Note how many lines in these entries contain "assign", and reply with that number alone.

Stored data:
======
// tb_ddr_main_control: checks the main control module as a whole.
//
// Runs with T_200US = 30 and T_REFI = 150 and plays the arbiter (refresh
// first, no host grant while refreshing). Checks: the initialisation states
// and INIT_DONE at T_200US + 2 + T_RP + 2 T_RFC + T_MRD cycles; an idle
// controller acknowledges a READA 4 cycles after it is presented (latch,
// idle, T_RCD cycles of ACTIVE) and serves it as ACTIVE, READ, PRE with the
// given address; a refresh request arrives T_REFI cycles after INIT_DONE
// and runs PREALL then REFRESH; a host command presented while a refresh is
// pending or running is acknowledged only after the refresh.
module tb_ddr_main_control;
  import ddr_pkg::*;
  localparam int TD = 30, TR = 150, RP = 2, RFC = 8, MRD = 2;
  logic clk = 0, rst = 1;
  logic [2:0] cmd = 3'b000;
  logic [ASIZE-1:0] addr = '0;
  logic cmdack, init_done, host_req, ref_req, refreshing, host_gnt, ref_gnt;
  istate_e istate;
  cstate_e cstate;
  logic ifirst, cfirst;
  host_req_t cur;
  int checks = 0, failures = 0;
  int cyc = 0;

  assign ref_gnt  = ref_req;
  assign host_gnt = host_req && !ref_req && !refreshing;

  ddr_main_control #(.T_200US(TD), .T_REFI(TR), .T_RP(RP), .T_RFC(RFC), .T_MRD(MRD)) dut (.*);

  always #5 clk = ~clk;
  always @(posedge clk) cyc++;

  task automatic chk(bit cond, string msg);
    checks++;
    if (!cond) begin failures++; $display("FAIL %s at %0t", msg, $time); end
  endtask

  // issue a command and return the number of cycles until CMDACK
  task automatic issue(logic [2:0] c, logic [21:0] a, output int lat);
    cmd = c; addr = a; lat = 0;
    do begin @(negedge clk); lat++; end while (!cmdack);
    cmd = 3'b000;
  endtask

  int t0, t_init, lat;
  bit seen_act, seen_rd, seen_pre, seen_prea, seen_ref;

  always @(negedge clk) begin
    if (cstate == C_ACTIVE)  seen_act  = 1;
    if (cstate == C_READ)    seen_rd   = 1;
    if (cstate == C_PRE)     seen_pre  = 1;
    if (cstate == C_PREALL)  seen_prea = 1;
    if (cstate == C_REFRESH) seen_ref  = 1;
  end

  initial begin
    repeat (2) @(posedge clk);
    @(negedge clk) rst = 0;
    t0 = cyc;
    while (!init_done) begin
      @(negedge clk);
      chk(cstate == C_INIT || init_done, "command FSM waits for init");
    end
    t_init = cyc;
    chk(istate == I_READY, "i_READY");
    chk(t_init - t0 == TD + 2 + RP + 2 * RFC + MRD, $sformatf("INIT_DONE after %0d", t_init - t0));
    // a read on an idle controller
    @(negedge clk);
    issue(3'b001, 22'h2abcde, lat);
    chk(lat == 4, $sformatf("CMDACK latency %0d", lat));
    chk(cstate == C_READ && cur == host_req_t'({1'b0, 22'h2abcde}), "serving the read");
    repeat (10) @(negedge clk);
    chk(seen_act && seen_rd && seen_pre && cstate == C_IDLE, "ACTIVE, READ, PRE, back to idle");
    // wait for the refresh request
    while (!ref_req) @(negedge clk);
    chk(cyc - t_init == TR, $sformatf("first refresh request %0d cycles after init", cyc - t_init));
    // host command during the refresh
    issue(3'b010, 22'h012345, lat);
    chk(seen_prea && seen_ref, "PRECHARGE all and REFRESH ran");
    chk(lat >= RP + RFC, $sformatf("host held off %0d cycles", lat));
    chk(cstate == C_WRITE && cur.write, "write served after refresh");
    $display("TB_RESULT checks=%0d failures=%0d", checks, failures);
    $finish;
  end

  initial begin
    repeat (2000) @(posedge clk);
    failures++;
    $display("TB_RESULT checks=%0d failures=%0d", checks, failures);
    $finish;
  end
endmodule
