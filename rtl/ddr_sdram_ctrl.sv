// ddr_sdram_ctrl: DDR SDRAM controller, top level.
//
// Sits between a bus master with a simple 16-bit read/write interface and
// an 8-bit DDR SDRAM (two chip selects). It initialises the memory after
// reset (200 us wait, PRECHARGE all, two AUTO REFRESH, LOAD MODE REGISTER:
// burst length 8, CAS latency CL), refreshes it every T_REFI cycles, and
// turns each host READA/WRITEA into ACTIVE, READ or WRITE and PRECHARGE,
// chaining further bursts to an open row back to back.
//
// Host protocol (all synchronous to CLK, RESET active high):
//   * wait for INIT_DONE;
//   * drive CMD (001 READA, 010 WRITEA) and ADDR = {chip, row[11:0],
//     bank[1:0], column[6:0]} (16-bit words) and hold them until CMDACK is
//     high for one cycle; the next command may follow in the next cycle;
//   * WRITEA: drive the 4 words of the burst (column, column+1, ... within
//     an aligned group of 4, wrapping) on DATAIN/DM in the 4 cycles after the
//     CMDACK cycle, one per cycle; DM bit i set masks byte i;
//   * READA: the 4 words appear on DATAOUT in cycles CL+3 .. CL+6 after the
//     CMDACK cycle, one per cycle.
//   Host requests are held off (no CMDACK) while a refresh is pending or
//   running; a refresh waits for a burst in progress.
//
// Memory side: SCLK/SCLK_N are CLK and its inverse; command and address
// pins change after the rising edge; DQ, DQM and DQS carry two beats per
// cycle. The bidirectional DQ and DQS pads and the clock PLL are outside
// this module: DQ and DQS appear as output, output-enable and input
// signals, and CLK is the clock the PLL would deliver. Module structure
// (main control, signal generation, data path) follows the design
// description; timing defaults assume a 100 MHz clock and DDR-200 parts.
module ddr_sdram_ctrl
  import ddr_pkg::*;
#(
  parameter int unsigned T_200US = 20000,
  parameter int unsigned T_REFI  = 1560,
  parameter int unsigned T_RCD   = 2,
  parameter int unsigned T_RP    = 2,
  parameter int unsigned T_RFC   = 8,
  parameter int unsigned T_WR    = 2,
  parameter int unsigned T_MRD   = 2,
  parameter int unsigned CL      = 2,
  parameter int unsigned BL      = 8
) (
  input  logic              CLK,
  input  logic              RESET,
  // host
  input  logic [2:0]        CMD,
  input  logic [ASIZE-1:0]  ADDR,
  output logic              CMDACK,
  input  logic [DSIZE-1:0]  DATAIN,
  input  logic [DM_W-1:0]   DM,
  output logic [DSIZE-1:0]  DATAOUT,
  output logic              INIT_DONE,
  // SDRAM
  output logic              SCLK,
  output logic              SCLK_N,
  output logic [SA_W-1:0]   SA,
  output logic [BANK_W-1:0] BA,
  output logic [CS_W-1:0]   CS_N,
  output logic              CKE,
  output logic              RAS_N,
  output logic              CAS_N,
  output logic              WE_N,
  output logic [DQS_W-1:0]  DQM,
  output logic [DQ_W-1:0]   DQ_O,
  output logic              DQ_OE,
  input  logic [DQ_W-1:0]   DQ_I,
  output logic [DQS_W-1:0]  DQS_O,
  output logic              DQS_OE
);

  logic      host_req, ref_req, refreshing, host_gnt, ref_gnt;
  istate_e   istate;
  cstate_e   cstate;
  logic      ifirst, cfirst, oe, rd_win;
  host_req_t cur;

  ddr_main_control #(
    .T_200US(T_200US), .T_REFI(T_REFI), .T_RCD(T_RCD), .T_RP(T_RP),
    .T_RFC(T_RFC), .T_WR(T_WR), .T_MRD(T_MRD), .BL(BL)
  ) u_main (
    .clk(CLK), .rst(RESET), .cmd(CMD), .addr(ADDR), .cmdack(CMDACK),
    .init_done(INIT_DONE), .host_req, .ref_req, .refreshing, .host_gnt,
    .ref_gnt, .istate, .ifirst, .cstate, .cfirst, .cur
  );

  ddr_signal_gen #(.CL(CL), .BL(BL)) u_sig (
    .clk(CLK), .rst(RESET), .host_req, .ref_req, .refreshing, .host_gnt,
    .ref_gnt, .istate, .ifirst, .cstate, .cfirst, .cur,
    .sa(SA), .ba(BA), .cs_n(CS_N), .cke(CKE), .ras_n(RAS_N), .cas_n(CAS_N),
    .we_n(WE_N), .oe, .rd_win
  );

  ddr_data_path u_dp (
    .clk(CLK), .rst(RESET), .datain(DATAIN), .dm(DM), .dataout(DATAOUT),
    .oe, .rd_win, .dq_o(DQ_O), .dq_oe(DQ_OE), .dq_i(DQ_I), .dqm(DQM),
    .dqs_o(DQS_O), .dqs_oe(DQS_OE)
  );

  // forwarded memory clock, through the same DDR output cell as the data
  ddr_oddr #(.W(2)) u_sclk (
    .clk(CLK), .d_rise(2'b01), .d_fall(2'b10), .q({SCLK_N, SCLK})
  );

endmodule
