// tb_ddr_sdram_ctrl: end-to-end test of the DDR SDRAM controller with its
// default parameters, against the behavioural DDR SDRAM model.
//
// A host model issues 2500 random READA/WRITEA commands following the
// controller's host protocol: hold CMD/ADDR until CMDACK, write words in the
// 4 cycles after CMDACK, read words CL+3 .. CL+6 cycles after CMDACK. The
// next command is issued as soon as CMDACK is seen, so bursts to the same
// open row chain back to back. Addresses come from a few rows so that row
// hits and read-after-write both happen; some writes mask bytes. A
// scoreboard of 16-bit words (two byte lanes) predicts every read word.
// Checked: read data, the cycle at which INIT_DONE rises, gapless chaining
// (4 cycles between chained CMDACKs), and the memory model's protocol and
// timing checks. Each mechanism of the controller must occur at least once:
// initialisation, refresh, a host held off by a refresh, a refresh waiting
// for a burst, chained reads, chained writes, masked writes, single-bank
// precharge and both chip selects.
module tb_ddr_sdram_ctrl;
  timeunit 1ns; timeprecision 100ps;
  import ddr_pkg::*;

  localparam int NOPS    = 2500;
  localparam int T_200US = 20000, T_RP = 2, T_RFC = 8, T_MRD = 2, CL = 2;

  logic CLK = 0, RESET = 1;
  logic [2:0] CMD = 3'b000;
  logic [ASIZE-1:0] ADDR = '0;
  logic CMDACK, INIT_DONE;
  logic [DSIZE-1:0] DATAIN = '0, DATAOUT;
  logic [DM_W-1:0] DM = '0;
  logic SCLK, SCLK_N, CKE, RAS_N, CAS_N, WE_N, DQ_OE, DQS_OE;
  logic [SA_W-1:0] SA;
  logic [BANK_W-1:0] BA;
  logic [CS_W-1:0] CS_N;
  logic [DQS_W-1:0] DQM, DQS_O;
  logic [DQ_W-1:0] DQ_O, DQ_I;
  logic dq_m_oe;

  always #5 CLK = ~CLK;

  ddr_sdram_ctrl dut (.*);

  ddr_sdram_model #(.CL(CL), .T_PWR(T_200US)) mem (
    .ck(SCLK), .ck_n(SCLK_N), .cke(CKE), .cs_n(CS_N), .ras_n(RAS_N), .cas_n(CAS_N),
    .we_n(WE_N), .ba(BA), .a(SA), .dqm(DQM[0]), .dq_c(DQ_O), .dq_c_oe(DQ_OE),
    .dqs_c(DQS_O[0]), .dqs_c_oe(DQS_OE), .dq_m(DQ_I), .dq_m_oe(dq_m_oe)
  );

  int checks = 0, failures = 0;
  int cyc = 0;
  int init_cycles = 0;   // rising edges after reset with INIT_DONE still low
  always @(posedge CLK) begin
    cyc++;
    if (!RESET && !INIT_DONE) init_cycles++;
  end

  // scoreboard: expected bytes per host word address
  logic [7:0] sb_lo [bit [21:0]];
  logic [7:0] sb_hi [bit [21:0]];

  function automatic logic [21:0] word_addr(logic [21:0] a, int n);
    host_addr_t h;
    h = host_addr_t'(a);
    h.col[1:0] = h.col[1:0] + 2'(n);
    return 22'(h);
  endfunction

  // mechanism counters
  int n_holdoff = 0, n_ref_wait = 0, n_chain_rd = 0, n_chain_wr = 0, n_masked = 0;
  int n_chip = 0, n_reads = 0, n_writes = 0;
  bit chip_seen [2];
  int last_ack = -100;

  always @(posedge CLK) if (!RESET) begin
    if (CMD != 3'b000 && dut.refreshing && !CMDACK) n_holdoff++;
    if (dut.ref_req && (dut.cstate == C_READ || dut.cstate == C_WRITE || dut.cstate == C_ACTIVE))
      n_ref_wait++;
    if (dut.u_main.u_cmd_fsm.reenter) begin
      if (dut.cstate == C_READ) n_chain_rd++; else n_chain_wr++;
    end
  end

  // chained bursts must be gapless: CMDACKs BL/2 cycles apart
  bit chain_next = 0;
  always @(posedge CLK) begin
    if (CMDACK) begin
      if (chain_next) begin
        checks++;
        if (cyc - last_ack != 4) begin
          failures++;
          $display("chained CMDACK %0d cycles after previous", cyc - last_ack);
        end
      end
      last_ack = cyc;
    end
    chain_next = dut.u_main.u_cmd_fsm.reenter;
  end

  // data phase schedule, indexed by the falling-edge count modulo 64: the
  // command process fills it when CMDACK is seen, the process below drives
  // write words and checks read words in the cycles the protocol gives.
  typedef struct {
    bit          v;
    logic [21:0] a;      // host word address of this word
    logic [15:0] w;
    logic [1:0]  m;
  } slot_t;
  slot_t wsched [64];
  slot_t rsched [64];
  int ncyc = 0;

  always @(negedge CLK) begin
    int k;
    ncyc++;
    k = ncyc % 64;
    if (wsched[k].v) begin
      DATAIN = wsched[k].w; DM = wsched[k].m;
      if (!wsched[k].m[0]) sb_lo[wsched[k].a] = wsched[k].w[7:0];
      if (!wsched[k].m[1]) sb_hi[wsched[k].a] = wsched[k].w[15:8];
      wsched[k].v = 0;
    end
    if (rsched[k].v) begin
      logic [15:0] exp;
      exp[7:0]  = sb_lo.exists(rsched[k].a) ? sb_lo[rsched[k].a] : 8'h00;
      exp[15:8] = sb_hi.exists(rsched[k].a) ? sb_hi[rsched[k].a] : 8'h00;
      checks++;
      if (DATAOUT !== exp) begin
        failures++;
        if (failures < 10) $display("[%0t] read %h: got %h expected %h", $time, rsched[k].a, DATAOUT, exp);
      end
      rsched[k].v = 0;
    end
  end

  function automatic logic [21:0] rand_addr(logic [21:0] prev);
    host_addr_t h;
    h = host_addr_t'(prev);
    if ($urandom_range(0, 2) != 0) begin
      h.chip = 1'($urandom_range(0, 1));
      h.bank = 2'($urandom_range(0, 3));
      case ($urandom_range(0, 3))
        0: h.row = 12'h000;
        1: h.row = 12'h001;
        2: h.row = 12'hfff;
        default: h.row = 12'($urandom);
      endcase
    end
    h.col = 7'($urandom_range(0, 15));   // few columns: many read-after-write hits
    return 22'(h);
  endfunction

  initial begin
    logic [21:0] a;
    bit wr, prev_wr;
    a = '0; prev_wr = 0;
    repeat (4) @(posedge CLK);
    @(negedge CLK) RESET = 0;
    wait (INIT_DONE);
    @(negedge CLK);
    checks++;
    // 200 us wait, then one cycle each in i_IDLE and i_NOP, tRP, 2 x tRFC, tMRD
    if (init_cycles != T_200US + 2 + T_RP + 2 * T_RFC + T_MRD) begin
      failures++;
      $display("INIT_DONE after %0d cycles", init_cycles);
    end
    for (int op = 0; op < NOPS; op++) begin
      logic [15:0] w [4];
      logic [1:0]  m [4];
      bit masked;
      a  = rand_addr(a);
      wr = ($urandom_range(0, 3) == 0) ? !prev_wr : prev_wr;
      if ($urandom_range(0, 9) == 0) wr = 1;
      masked = 0;
      for (int n = 0; n < 4; n++) begin
        w[n] = 16'($urandom);
        m[n] = ($urandom_range(0, 7) == 0) ? 2'($urandom_range(1, 3)) : 2'b00;
        if (m[n] != 0) masked = 1;
      end
      @(negedge CLK);
      CMD = wr ? 3'b010 : 3'b001; ADDR = a;
      do @(negedge CLK); while (!CMDACK);
      #1;   // after the schedule process has counted this falling edge
      CMD = 3'b000;
      chip_seen[a[21]] = 1;
      if (wr) begin
        n_writes++;
        if (masked) n_masked++;
        for (int n = 0; n < 4; n++) begin
          wsched[(ncyc + 1 + n) % 64].v = 1;
          wsched[(ncyc + 1 + n) % 64].a = word_addr(a, n);
          wsched[(ncyc + 1 + n) % 64].w = w[n];
          wsched[(ncyc + 1 + n) % 64].m = m[n];
        end
      end else begin
        n_reads++;
        for (int n = 0; n < 4; n++) begin
          rsched[(ncyc + CL + 3 + n) % 64].v = 1;
          rsched[(ncyc + CL + 3 + n) % 64].a = word_addr(a, n);
        end
      end
      prev_wr = wr;
      // keep idle gaps now and then so rows also get closed and reopened
      if ($urandom_range(0, 5) == 0) repeat ($urandom_range(1, 12)) @(negedge CLK);
    end
    repeat (40) @(negedge CLK);
    finish_test();
  end

  task automatic expect_seen(string what, int n);
    checks++;
    if (n == 0) begin failures++; $display("mechanism never happened: %s", what); end
    else $display("  %-28s %0d", what, n);
  endtask

  task automatic finish_test();
    expect_seen("initialisation", int'(INIT_DONE));
    expect_seen("auto refresh", mem.n_ref - 4);
    expect_seen("host held off by refresh", n_holdoff);
    expect_seen("refresh waits for burst", n_ref_wait);
    expect_seen("chained reads", n_chain_rd);
    expect_seen("chained writes", n_chain_wr);
    expect_seen("masked writes", n_masked);
    expect_seen("bank precharge", mem.n_pre);
    expect_seen("chip 0 and chip 1", int'(chip_seen[0] && chip_seen[1]));
    expect_seen("reads", n_reads);
    expect_seen("writes", n_writes);
    $display("  longest refresh gap %0d cycles, cycles run %0d", mem.max_ref_gap, cyc);
    checks++;
    if (mem.errors != 0) begin
      failures++;
      $display("memory model counted %0d protocol errors", mem.errors);
    end
    $display("TB_RESULT checks=%0d failures=%0d", checks, failures);
    $finish;
  endtask

  initial begin
    repeat (200000) @(posedge CLK);
    failures++;
    $display("watchdog expired");
    $display("TB_RESULT checks=%0d failures=%0d", checks, failures);
    $finish;
  end

endmodule
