// ddr_sdram_model: behavioural model of an 8-bit DDR SDRAM pair (two chip
// selects, 4 banks, 4096 rows, 256 columns) for simulation only.
//
// It decodes the command pins on each rising edge of ck, keeps the open row
// of every bank, stores written bytes in a sparse array and returns read
// data CL cycles after a READ, each beat td after the clock edge that
// launches it. Write beats are sampled a quarter cycle (tq) after each
// rising and falling clock edge of the data phase, which starts one cycle
// after the WRITE (tDQSS = 1). Bursts are 8 beats, sequential, wrapping in
// an aligned group of 8 columns. It checks the protocol and the timing a
// real part needs (counted in clock cycles) and counts every violation in
// `errors`: commands before the power-up wait, the initialisation order,
// the mode register (burst length 8, CAS latency CL), ACTIVE to an open
// bank, READ/WRITE to a closed bank, tRCD, tRP, tRFC, tMRD, write recovery,
// refresh gap, DQS/DQ enables during write beats and bus contention during
// read beats. Command counters are public for coverage.
module ddr_sdram_model #(
  parameter int  CL        = 2,
  parameter int  T_RCD     = 2,
  parameter int  T_RP      = 2,
  parameter int  T_RFC     = 8,
  parameter int  T_MRD     = 2,
  parameter int  T_WR      = 2,
  parameter int  T_PWR     = 20000,   // cycles before the first command
  parameter int  REF_MAX   = 1700,    // longest allowed gap between refreshes
  parameter real TQ        = 2.5,     // quarter clock period, ns
  parameter real TD        = 1.0      // read data output delay, ns
) (
  input  logic       ck,
  input  logic       ck_n,
  input  logic       cke,
  input  logic [1:0] cs_n,
  input  logic       ras_n,
  input  logic       cas_n,
  input  logic       we_n,
  input  logic [1:0] ba,
  input  logic [11:0] a,
  input  logic       dqm,
  input  logic [7:0] dq_c,      // controller DQ output
  input  logic       dq_c_oe,
  input  logic       dqs_c,
  input  logic       dqs_c_oe,
  output logic [7:0] dq_m,      // model DQ output (to controller input)
  output logic       dq_m_oe
);
  timeunit 1ns; timeprecision 100ps;

  typedef struct {
    bit       v;
    bit       chip;
    bit [1:0] bank;
    bit [11:0] row;
    bit [7:0] col;
    int       pair;
  } slot_t;

  logic [7:0] mem [bit [22:0]];
  int    cyc = 0;
  int    errors = 0;
  int    n_act = 0, n_rd = 0, n_wr = 0, n_pre = 0, n_prea = 0, n_ref = 0, n_lmr = 0;
  int    n_init_ref = 0;
  bit    mode_ok = 0;
  bit    open_b   [2][4];
  bit [11:0] row_b [2][4];
  int    t_act    [2][4];
  int    t_pre    [2][4];
  int    t_rd     [2][4];
  int    t_wrd    [2][4];   // cycle of the last write data pair
  int    t_ref    [2];
  int    t_lmr = -1000;
  int    max_ref_gap = 0;
  slot_t wslot [16];
  slot_t rslot [16];

  function automatic bit [22:0] key(bit chip, bit [1:0] bank, bit [11:0] row, bit [7:0] col);
    return {chip, bank, row, col};
  endfunction

  function automatic bit [7:0] beat_col(bit [7:0] c0, int b);
    bit [2:0] lo;
    lo = c0[2:0] + 3'(b);
    return {c0[7:3], lo};
  endfunction

  task automatic err(string msg);
    errors++;
    if (errors <= 10) $display("[%0t] ddr model: %s", $time, msg);
  endtask

  initial begin
    for (int c = 0; c < 2; c++) begin
      t_ref[c] = -1000;
      for (int b = 0; b < 4; b++) begin
        open_b[c][b] = 0; t_act[c][b] = -1000; t_pre[c][b] = -1000;
        t_rd[c][b] = -1000; t_wrd[c][b] = -1000; row_b[c][b] = 0;
      end
    end
    for (int i = 0; i < 16; i++) begin wslot[i].v = 0; rslot[i].v = 0; end
    dq_m = '0; dq_m_oe = 0;
  end

  // command decoder
  always @(posedge ck) begin
    logic [2:0] c;
    cyc = cyc + 1;
    wslot[(cyc + 15) % 16].v = 0;   // retire last cycle's slots
    rslot[(cyc + 15) % 16].v = 0;
    c = {ras_n, cas_n, we_n};
    if (cs_n != 2'b11 && c != 3'b111) begin
      if (!cke)        err("command while CKE low");
      if (cyc < T_PWR) err("command before power-up wait");
      for (int ch = 0; ch < 2; ch++) if (!cs_n[ch]) begin
        int b;
        b = int'(ba);
        case (c)
          3'b011: begin // ACTIVE
            n_act++;
            if (!mode_ok)                 err("ACTIVE before mode register");
            if (open_b[ch][b])            err("ACTIVE to open bank");
            if (cyc - t_pre[ch][b] < T_RP) err("tRP violated before ACTIVE");
            if (cyc - t_ref[ch] < T_RFC)   err("tRFC violated");
            if (cyc - t_lmr < T_MRD)       err("tMRD violated");
            open_b[ch][b] = 1; row_b[ch][b] = a; t_act[ch][b] = cyc;
          end
          3'b101, 3'b100: begin // READ / WRITE
            if (cs_n == 2'b00)             err("READ/WRITE to both chips");
            if (!open_b[ch][b])            err("READ/WRITE to closed bank");
            if (cyc - t_act[ch][b] < T_RCD) err("tRCD violated");
            if (a[10])                     err("unexpected auto precharge");
            for (int n = 0; n < 4; n++) begin
              slot_t s;
              s.v = 1; s.chip = ch[0]; s.bank = ba; s.row = row_b[ch][b]; s.col = a[7:0]; s.pair = n;
              if (c == 3'b100) wslot[(cyc + 1 + n) % 16] = s;
              else             rslot[(cyc + CL + n) % 16] = s;
            end
            if (c == 3'b100) begin n_wr++; t_wrd[ch][b] = cyc + 4; end
            else begin n_rd++; t_rd[ch][b] = cyc; end
          end
          3'b010: begin // PRECHARGE
            for (int bb = 0; bb < 4; bb++) if (a[10] || bb == b) begin
              if (cyc - t_wrd[ch][bb] < T_WR + 1) err("write recovery violated");
              if (cyc - t_rd[ch][bb] < 4)         err("PRECHARGE inside read burst");
              open_b[ch][bb] = 0; t_pre[ch][bb] = cyc;
            end
            if (a[10]) n_prea++; else n_pre++;
          end
          3'b001: begin // AUTO REFRESH
            n_ref++;
            for (int bb = 0; bb < 4; bb++) begin
              if (open_b[ch][bb])              err("REFRESH with open bank");
              if (cyc - t_pre[ch][bb] < T_RP)  err("tRP violated before REFRESH");
            end
            if (cyc - t_ref[ch] < T_RFC) err("tRFC violated between refreshes");
            if (!mode_ok) n_init_ref++;
            else if (cyc - t_ref[ch] > max_ref_gap) max_ref_gap = cyc - t_ref[ch];
            if (mode_ok && cyc - t_ref[ch] > REF_MAX) err("refresh interval exceeded");
            t_ref[ch] = cyc;
          end
          3'b000: begin // LOAD MODE REGISTER
            n_lmr++;
            if (n_init_ref < 4)  err("mode register before two refreshes");
            for (int bb = 0; bb < 4; bb++) if (open_b[ch][bb]) err("LMR with open bank");
            if (ba != 0 || a[2:0] != 3'b011 || a[3] != 0 || a[6:4] != 3'(CL))
              err("unexpected mode register value");
            mode_ok = 1; t_lmr = cyc;
          end
          default: err("unsupported command");
        endcase
      end
    end
  end

  // write data: sample a quarter cycle after each edge of the data phase
  always @(posedge ck) begin
    slot_t s;
    #(TQ);
    s = wslot[cyc % 16];
    if (s.v) begin
      if (!dq_c_oe || !dqs_c_oe || dqs_c !== 1'b1) err("write beat without DQ/DQS");
      if (!dqm) mem[key(s.chip, s.bank, s.row, beat_col(s.col, 2 * s.pair))] = dq_c;
    end
  end

  always @(negedge ck) begin
    slot_t s;
    #(TQ);
    s = wslot[cyc % 16];
    if (s.v) begin
      if (!dq_c_oe || !dqs_c_oe || dqs_c !== 1'b0) err("write beat without DQ/DQS");
      if (!dqm) mem[key(s.chip, s.bank, s.row, beat_col(s.col, 2 * s.pair + 1))] = dq_c;
    end
  end

  // read data: launched td after each edge of the data phase
  function automatic logic [7:0] rd_byte(slot_t s, int b);
    bit [22:0] k;
    k = key(s.chip, s.bank, s.row, beat_col(s.col, b));
    return mem.exists(k) ? mem[k] : 8'h00;
  endfunction

  always @(posedge ck) begin
    slot_t s;
    #(TD);
    s = rslot[cyc % 16];
    dq_m_oe = s.v;
    if (s.v) begin
      dq_m = rd_byte(s, 2 * s.pair);
      if (dq_c_oe) err("bus contention on DQ");
    end
  end

  always @(negedge ck) begin
    slot_t s;
    #(TD);
    s = rslot[cyc % 16];
    if (s.v) dq_m = rd_byte(s, 2 * s.pair + 1);
  end

endmodule
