Three handshake lines go with it: `strb` from the VME FPGA, `ack` from the
SL FPGA, and `vack` from the VME FPGA. All registers are 32 bits, so each
access is **two transfers, low half first**. The SL side toggles a
half-word flag: a write takes effect when the high half arrives, while a
read (and a FIFO pop) happens on the low half.

Each side waits for the other's edge before moving on. Because of this, the
two FPGAs may run on unrelated clocks.

- **Write transfer:**
  1. The master drives command and data and raises `strb`.
  2. The slave latches them and raises `ack`.
  3. The master drops `strb`.
  4. The slave drops `ack`.
- **Read transfer:**
  1. The master drives the command and raises `strb`.
  2. The slave raises `ack`.
  3. The master releases the bus and drops `strb`.
  4. The slave drives the data and drops `ack`.
  5. The master samples the data and raises `vack`.
  6. The slave releases the bus and raises `ack`.
  7. The master drops `vack`.
  8. The slave drops `ack`.

On the board the bus is one set of wires. In `sl_rx_board` it is two
output-enabled drivers and a mux. An assertion checks that the two sides
never drive at the same time.

## Register maps

**VME FPGA.** It takes one decoded access: `vme_req` (a one-clock pulse),
`vme_we`, an 8-bit `vme_addr` and `vme_wdata`. It answers with `vme_ack`
and `vme_rdata`. Address bit 7 = 1 forwards `addr[6:0]` to the SL FPGA.
Otherwise it selects:

| Addr | Register |
|---|---|
| 0 | ID `0x564D4546` |
| 1 | G2Link card configuration pins (32) |
| 2 | serializer configuration pins (8) |
| 3 | external FIFO flags {FF_n, EF_n} |
| 4 | external FIFO data: a write pushes, a read returns Q and pops |
| 5 | external FIFO reset: writing bit 0 pulses RS_n |
| 6 | JTAG {TDO (read), TDI, TMS, TCK}, driven by software |
| 7 | scratch |

**SL FPGA** (42 addresses):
======
# Expected answer:
2